- Official name: French: Centrale Interpetrol
- Country: Burundi
- Coordinates: 3°22′17″S 29°21′04″E﻿ / ﻿3.371464°S 29.351183°E
- Purpose: Power
- Owner: Interpetrol Burundi

Power Station
- Installed capacity: 45 megawatts (60,000 hp)

= Interpetrol Power Station =

Power station in Burundi

The Interpetrol Power Station (') is a thermal power station in the Bujumbura Mairie Province of Burundi.
It is owned by Interpetrol Burundi SA.

==Location==

The Centrale Interpetrol is to the west of the Buyenzi district of Bujumbura, south of the Ntahangwa River.
It is on the east side of the RN5 Boulevard Melchior Ndadaye opposite the Brarudi Brewery and the Port of Bujumbura on Lake Tanganyika.

==History==

In 2010 the state-owned water and power company Regideso Burundi signed a contract with Interpetrol to supply 10 MW for six months.
Regideso lost money on the contract.

In 2017 Regideso signed a contract with Interpetrol to build and operate a thermal power plant.
By June 2017 six of the nineteen planned generators had arrived and the others were on the way.
The site for the generators had been prepared.
A protective wall was being built to prevent damage from the Ntahangwa River, and a 1000000 L fuel tank was being built.
It was expected that the 30MW plant would be ready by September 2017, and Regideso would no longer have to practice "load shedding" power cuts.
The contract with Interpetrol was for ten years.
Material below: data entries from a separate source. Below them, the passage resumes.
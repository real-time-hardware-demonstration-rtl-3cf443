// tb_decim2: random 8-sample vectors with both sample phases; the 4 outputs
// one clock later must be samples phase, phase+2, phase+4, phase+6.
`timescale 1ns/1ps
module tb_decim2;
  import dfts_pkg::*;
  logic clk = 0, rst_n = 0, in_valid = 0, out_valid, phase;
  cplx_t in_data [SB_LANES];
  cplx_t out_data [SYM_LANES];
  int checks = 0, failures = 0;
  always #1 clk = ~clk;
  decim2 dut (.*);
  initial begin
    repeat (3000) @(posedge clk);
    failures++; $display("TB_RESULT checks=%0d failures=%0d", checks, failures); $finish;
  end
  initial begin
    repeat (2) @(posedge clk);
    rst_n = 1;
    for (int t = 0; t < 200; t++) begin
      cplx_t e [SYM_LANES];
      @(negedge clk);
      phase = t[0];
      for (int j = 0; j < SB_LANES; j++) in_data[j] = cplx_t'($urandom);
      for (int i = 0; i < SYM_LANES; i++) e[i] = in_data[2 * i + (t % 2)];
      in_valid = 1;
      @(negedge clk);
      in_valid = 0;
      checks++;
      if (!out_valid) begin failures++; $display("FAIL: valid"); end
      for (int i = 0; i < SYM_LANES; i++) begin
        checks++;
        if (out_data[i] != e[i]) begin failures++; if (failures < 10) $display("FAIL lane %0d", i); end
      end
    end
    $display("TB_RESULT checks=%0d failures=%0d", checks, failures);
    $finish;
  end
endmodule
In April 2018 the Director General of Interpetrol Burundi threatened to suspend production, since Regideso had failed to make payments on schedule.
He also noted that Regideso was only requesting about 20MW on average while the sale price was based on 30MW, which was causing Interpetrol to lose money.
Other complaints were that the tax administration was not respecting exemptions for spare parts and equipment, and the Bank of the Republic of Burundi (BRB) was not releasing dollars for Interpetrol to pay suppliers.
Regideso refuted these charges, complaining that Interpetrol was charging above the agreed price, which would cause huge losses to Regideso since their retail sales price was fixed.

In October 2022 the director general of Regideso said he would restart the 5.5 Megawatt Buyenzi Thermal Power Station later that month, using fuel that was being used to power the Interpetrol power station.
The Buyenzi Thermal Power Station, owned by Regideso, had been shut down for nine years.